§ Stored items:
※ ※ ※

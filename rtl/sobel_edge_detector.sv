// sobel_edge_detector: decides whether the centre pixel of a 3x3 window is an edge.
//
// With the window numbered P1..P9 row-major (win[0] = P1 ... win[8] = P9), six 9-bit
// subtractors form P3-P1, P6-P4, P9-P7 (columns) and P7-P1, P8-P2, P9-P3 (rows). The
// middle difference of each group is doubled by a left shift, and two |X+Y+Z| adders
// give
//     |Gx| = |(P3-P1) + 2(P6-P4) + (P9-P7)|
//     |Gy| = |(P7-P1) + 2(P8-P2) + (P9-P3)|
// which are registered (stage 1). Stage 2 adds them into the 12-bit magnitude, compares
// it with the 8-bit threshold and selects P5' = 255 when magnitude > threshold and 0
// otherwise; P5', the magnitude and the stage-1 values are registered outputs.
//
// Timing: one window per cycle; out_valid follows in_valid by 2 cycles. The tag input
// (for example the pixel coordinates) travels with the data. clk is normally the gated
// clock of this block; its enable must cover the two cycles after the last in_valid.
// rst_n (asynchronous, active low) clears the valid flags. The datapath follows the
// design description; the output register and the treatment of magnitude equal to the
// threshold (no edge) are this design's choices.
module sobel_edge_detector
  import sobel_pkg::*;
#(
  parameter int unsigned TAG_W = 1
) (
  input  logic               clk,
  input  logic               rst_n,
  input  logic               in_valid,
  input  window_t            win,
  input  logic [TAG_W-1:0]   in_tag,
  input  logic [THR_W-1:0]   threshold,
  output logic               out_valid,
  output logic [GRAD_W-1:0]  gx_abs,
  output logic [GRAD_W-1:0]  gy_abs,
  output logic [MAG_W-1:0]   mag,
  output pixel_t             edge_pix,
  output logic [TAG_W-1:0]   out_tag
);
  typedef logic signed [PIX_W:0]   diff_t;  // 9-bit pixel difference
  typedef logic signed [PIX_W+1:0] term_t;  // 10-bit term

  function automatic diff_t sub(input pixel_t a, input pixel_t b);
    return diff_t'({1'b0, a}) - diff_t'({1'b0, b});
  endfunction

  // Subtractor blocks, named after the document's P1..P9.
  diff_t d31, d64, d97, d71, d82, d93;
  always_comb begin
    d31 = sub(win[2], win[0]);
    d64 = sub(win[5], win[3]);
    d97 = sub(win[8], win[6]);
    d71 = sub(win[6], win[0]);
    d82 = sub(win[7], win[1]);
    d93 = sub(win[8], win[2]);
  end

  logic [GRAD_W-1:0] gx_c, gy_c;
  abs_sum3 #(.IN_W(PIX_W+2), .OUT_W(GRAD_W)) u_abs_gx (
    .x(term_t'(d31)), .y(term_t'(d64) <<< 1), .z(term_t'(d97)), .abs_sum(gx_c));
  abs_sum3 #(.IN_W(PIX_W+2), .OUT_W(GRAD_W)) u_abs_gy (
    .x(term_t'(d71)), .y(term_t'(d82) <<< 1), .z(term_t'(d93)), .abs_sum(gy_c));

  // Stage 1: gradient registers.
  logic             s1_valid;
  logic [TAG_W-1:0] s1_tag;
  always_ff @(posedge clk or negedge rst_n) begin
    if (!rst_n) s1_valid <= 1'b0;
    else        s1_valid <= in_valid;
  end
  always_ff @(posedge clk) begin
    if (in_valid) begin
      gx_abs <= gx_c;
      gy_abs <= gy_c;
      s1_tag <= in_tag;
    end
  end

  // Stage 2: magnitude, comparator and output multiplexer.
  logic [MAG_W-1:0] mag_c;
  logic             is_edge;
  always_comb begin
    mag_c   = MAG_W'(gx_abs) + MAG_W'(gy_abs);
    is_edge = mag_c > MAG_W'(threshold);
  end

  always_ff @(posedge clk or negedge rst_n) begin
    if (!rst_n) out_valid <= 1'b0;
    else        out_valid <= s1_valid;
  end
  always_ff @(posedge clk) begin
    if (s1_valid) begin
      mag      <= mag_c;
      edge_pix <= is_edge ? EDGE_ON : EDGE_OFF;
      out_tag  <= s1_tag;
    end
  end
endmodule
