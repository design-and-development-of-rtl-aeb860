// tb_sobel_edge_detector: Sobel datapath against the reference kernels.
//
// Drives bursts of back-to-back windows (random, extreme black/white patterns, near-
// flat patches and the strongest possible edge, magnitude 1530), each burst with its
// own threshold, some thresholds equal to a window's magnitude. |Gx| and |Gy| must
// appear 1 cycle after the window; the result exactly 2 cycles after it, with the
// 12-bit magnitude and P5' (255 if magnitude > threshold, else 0) equal to the
// reference model, and with its tag.
module tb_sobel_edge_detector;
  import sobel_pkg::*;
  import sobel_ref_pkg::*;
  localparam int N = 3000;
  logic clk = 1'b0, rst_n = 1'b1;
  always #5 clk = ~clk;
  initial #1 rst_n = 1'b0;   // power-on reset: a falling edge for the asynchronous reset
  logic in_valid = 0, out_valid;
  window_t win = '0;
  logic [15:0] in_tag = 0, out_tag;
  logic [THR_W-1:0] threshold = 0;
  logic [GRAD_W-1:0] gx_abs, gy_abs;
  logic [MAG_W-1:0] mag;
  pixel_t edge_pix;
  int checks = 0, failures = 0, n_on = 0, n_off = 0, n_eq = 0, max_mag = 0;
  int exp_gx [N], exp_gy [N], exp_mag [N], exp_pix [N];
  int sent = 0, got = 0;
  int t_in [N];
  int cyc = 0;

  sobel_edge_detector #(.TAG_W(16)) dut (.*);

  always @(posedge clk) cyc <= cyc + 1;

  // |Gx| and |Gy| are the stage-1 registers: valid one cycle after the window.
  logic v1 = 1'b0;
  int got1 = 0;
  always @(posedge clk) begin
    if (v1) begin
      checks++;
      if (int'(gx_abs) != exp_gx[got1] || int'(gy_abs) != exp_gy[got1]) begin
        failures++;
        if (failures < 10) $display("FAIL #%0d gx %0d/%0d gy %0d/%0d", got1, gx_abs,
                                    exp_gx[got1], gy_abs, exp_gy[got1]);
      end
      got1++;
    end
    v1 <= in_valid;
  end

  always @(posedge clk) begin
    if (out_valid) begin
      checks++;
      if (got >= sent || int'(out_tag) != got || int'(mag) != exp_mag[got] ||
          int'(edge_pix) != exp_pix[got] || cyc - t_in[got] != 2) begin
        failures++;
        if (failures < 10)
          $display("FAIL #%0d tag %0d mag %0d/%0d pix %0d/%0d lat %0d",
                   got, out_tag, mag, exp_mag[got],
                   edge_pix, exp_pix[got], cyc - t_in[got]);
      end
      got++;
    end
  end

  initial begin
    repeat (2) @(negedge clk);
    rst_n = 1;
    // Bursts of 10 back-to-back windows share one threshold, which is held until the
    // burst has left the pipeline.
    for (int i = 0; i < N; i++) begin
      int p[9];
      int thr, kind;
      kind = $urandom_range(0, 3);
      for (int k = 0; k < 9; k++) begin
        case (kind)
          0: p[k] = $urandom_range(0, 255);
          1: p[k] = $urandom_range(0, 1) ? 255 : 0;
          2: p[k] = 120 + $urandom_range(0, 12);
          default: p[k] = (k % 3 == 2 || k / 3 == 2) ? 255 : 0;  // strongest edge
        endcase
        win[k] = pixel_t'(p[k]);
      end
      if (i % 10 == 0) begin
        thr = (i % 20 == 0 && ref_mag(p) < 256) ? ref_mag(p) : $urandom_range(0, 255);
        threshold = THR_W'(thr);
      end
      exp_gx[i] = iabs(ref_gx(p)); exp_gy[i] = iabs(ref_gy(p));
      exp_mag[i] = ref_mag(p); exp_pix[i] = ref_edge(p, int'(threshold));
      if (exp_pix[i] == 255) n_on++; else n_off++;
      if (exp_mag[i] == int'(threshold)) n_eq++;
      if (exp_mag[i] > max_mag) max_mag = exp_mag[i];
      in_valid = 1; in_tag = 16'(i); t_in[i] = cyc; sent++;
      @(negedge clk);
      if (i % 10 == 9) begin
        in_valid = 0;
        repeat ($urandom_range(2, 4)) @(negedge clk);
      end
    end
    in_valid = 0;
    repeat (4) @(negedge clk);
    checks++; if (got != N) begin failures++; $display("FAIL got %0d results", got); end
    checks++; if (n_on == 0 || n_off == 0 || n_eq == 0) failures++;
    checks++; if (max_mag != 1530) failures++;
    $display("edges %0d, non-edges %0d, equal to threshold %0d, max magnitude %0d",
             n_on, n_off, n_eq, max_mag);
    $display("TB_RESULT checks=%0d failures=%0d", checks, failures);
    $finish;
  end

  initial begin
    repeat (20000) @(posedge clk);
    failures++;
    $display("watchdog expired");
    $display("TB_RESULT checks=%0d failures=%0d", checks, failures);
    $finish;
  end
endmodule
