// sobel_memory_top: image pixel memory and 3x3 window generation for Sobel edge detection.
//
// Data path: image_pixel_memory (a row per address, three rows per read) ->
// pixel_matrix_gen (three line buffers and the P0..P8 window register) ->
// sobel_edge_detector (|Gx|+|Gy|, threshold, P5' = 255 or 0). frame_controller scans
// the window over the frame and drives three clock gates, so the memory, the window
// logic and the Sobel datapath are clocked only when they have work: the memory on
// reads and writes, the window logic on load and shift cycles, the Sobel unit while it
// holds windows.
//
// Use: load the frame through wr_en/wr_row/wr_col/wr_data while busy is low, then pulse
// start with the active size cfg_w x cfg_h (3..IMG_W x 3..IMG_H) and a threshold. The
// window stream (win_valid, win = P0..P8 row-major, win_row/win_col = top-left pixel)
// and the edge stream (edge_valid, edge_pix, edge_mag, edge_row/edge_col = the centre
// pixel, i.e. window top-left + 1) follow in raster order of the window positions. The
// first window appears 3 cycles after start, each edge result 2 cycles after its
// window; a frame occupies the controller for (cfg_h-2)*cfg_w cycles. Border pixels
// (row 0, row cfg_h-1, column 0, column cfg_w-1) get no result. threshold must be held
// stable while busy. rst_n is asynchronous, active low.
module sobel_memory_top
  import sobel_pkg::*;
#(
  parameter int unsigned IMG_W = 128,
  parameter int unsigned IMG_H = 128,
  localparam int unsigned RW  = (IMG_H > 1) ? $clog2(IMG_H) : 1,
  localparam int unsigned CW  = (IMG_W > 1) ? $clog2(IMG_W) : 1,
  localparam int unsigned RW1 = $clog2(IMG_H + 1),
  localparam int unsigned CW1 = $clog2(IMG_W + 1)
) (
  input  logic             clk,
  input  logic             rst_n,
  // frame load
  input  logic             wr_en,
  input  logic [RW-1:0]    wr_row,
  input  logic [CW-1:0]    wr_col,
  input  pixel_t           wr_data,
  // frame command
  input  logic             start,
  input  logic [CW1-1:0]   cfg_w,
  input  logic [RW1-1:0]   cfg_h,
  input  logic [THR_W-1:0] threshold,
  output logic             busy,
  output logic             done,
  // 3x3 pixel matrix stream
  output logic             win_valid,
  output window_t          win,
  output logic [RW-1:0]    win_row,
  output logic [CW-1:0]    win_col,
  // edge stream
  output logic             edge_valid,
  output pixel_t           edge_pix,
  output logic [MAG_W-1:0] edge_mag,
  output logic [RW-1:0]    edge_row,
  output logic [CW-1:0]    edge_col
);
  logic             rd_en, lb_load, lb_shift;
  logic [RW-1:0]    rd_row, row;
  logic [CW-1:0]    col;
  logic             mem_clk_en, win_clk_en, sobel_clk_en;
  logic             mem_gclk, win_gclk, sobel_gclk;
  pixel_t [IMG_W-1:0] dout1, dout2, dout3;

  frame_controller #(.IMG_W(IMG_W), .IMG_H(IMG_H)) u_ctrl (
    .clk, .rst_n, .start, .cfg_w, .cfg_h, .wr_en,
    .rd_en, .rd_row, .lb_load, .lb_shift, .row, .col, .busy, .done,
    .mem_clk_en, .win_clk_en, .sobel_clk_en);

  clock_gate u_cg_mem   (.clk, .en(mem_clk_en),   .gclk(mem_gclk));
  clock_gate u_cg_win   (.clk, .en(win_clk_en),   .gclk(win_gclk));
  clock_gate u_cg_sobel (.clk, .en(sobel_clk_en), .gclk(sobel_gclk));

  image_pixel_memory #(.IMG_W(IMG_W), .IMG_H(IMG_H)) u_mem (
    .clk(mem_gclk), .wr_en, .wr_row, .wr_col, .wr_data,
    .rd_en, .rd_row, .dout1, .dout2, .dout3);

  pixel_matrix_gen #(.IMG_W(IMG_W), .IMG_H(IMG_H)) u_matrix (
    .clk(win_gclk), .rst_n, .load(lb_load), .shift(lb_shift),
    .row_in(row), .col_in(col), .dout1, .dout2, .dout3,
    .win, .win_valid, .win_row, .win_col);

  logic [GRAD_W-1:0]  gx_abs, gy_abs;
  logic [RW+CW-1:0]   edge_tag;
  sobel_edge_detector #(.TAG_W(RW+CW)) u_sobel (
    .clk(sobel_gclk), .rst_n, .in_valid(win_valid), .win,
    .in_tag({win_row, win_col}), .threshold,
    .out_valid(edge_valid), .gx_abs, .gy_abs, .mag(edge_mag), .edge_pix,
    .out_tag(edge_tag));

  // Window coordinates are the top-left pixel; the result belongs to the centre pixel.
  assign edge_row = edge_tag[RW+CW-1:CW] + 1'b1;
  assign edge_col = edge_tag[CW-1:0] + 1'b1;

`ifndef SYNTHESIS
  assert property (@(posedge clk) disable iff (!rst_n) busy |-> !wr_en)
    else $error("sobel_memory_top: pixel write while a frame is processed");
`endif
endmodule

※ ※ ※

§ What you have to do:
From the first line of the data above to the line holding "2(P8-P2) + (P9-P3)|", reproduce each line exactly; emit no other lines.

§ Result of this task:
filename rtl/sobel_edge_detector.sv
// sobel_edge_detector: decides whether the centre pixel of a 3x3 window is an edge.
//
// With the window numbered P1..P9 row-major (win[0] = P1 ... win[8] = P9), six 9-bit
// subtractors form P3-P1, P6-P4, P9-P7 (columns) and P7-P1, P8-P2, P9-P3 (rows). The
// middle difference of each group is doubled by a left shift, and two |X+Y+Z| adders
// give
//     |Gx| = |(P3-P1) + 2(P6-P4) + (P9-P7)|
//     |Gy| = |(P7-P1) + 2(P8-P2) + (P9-P3)|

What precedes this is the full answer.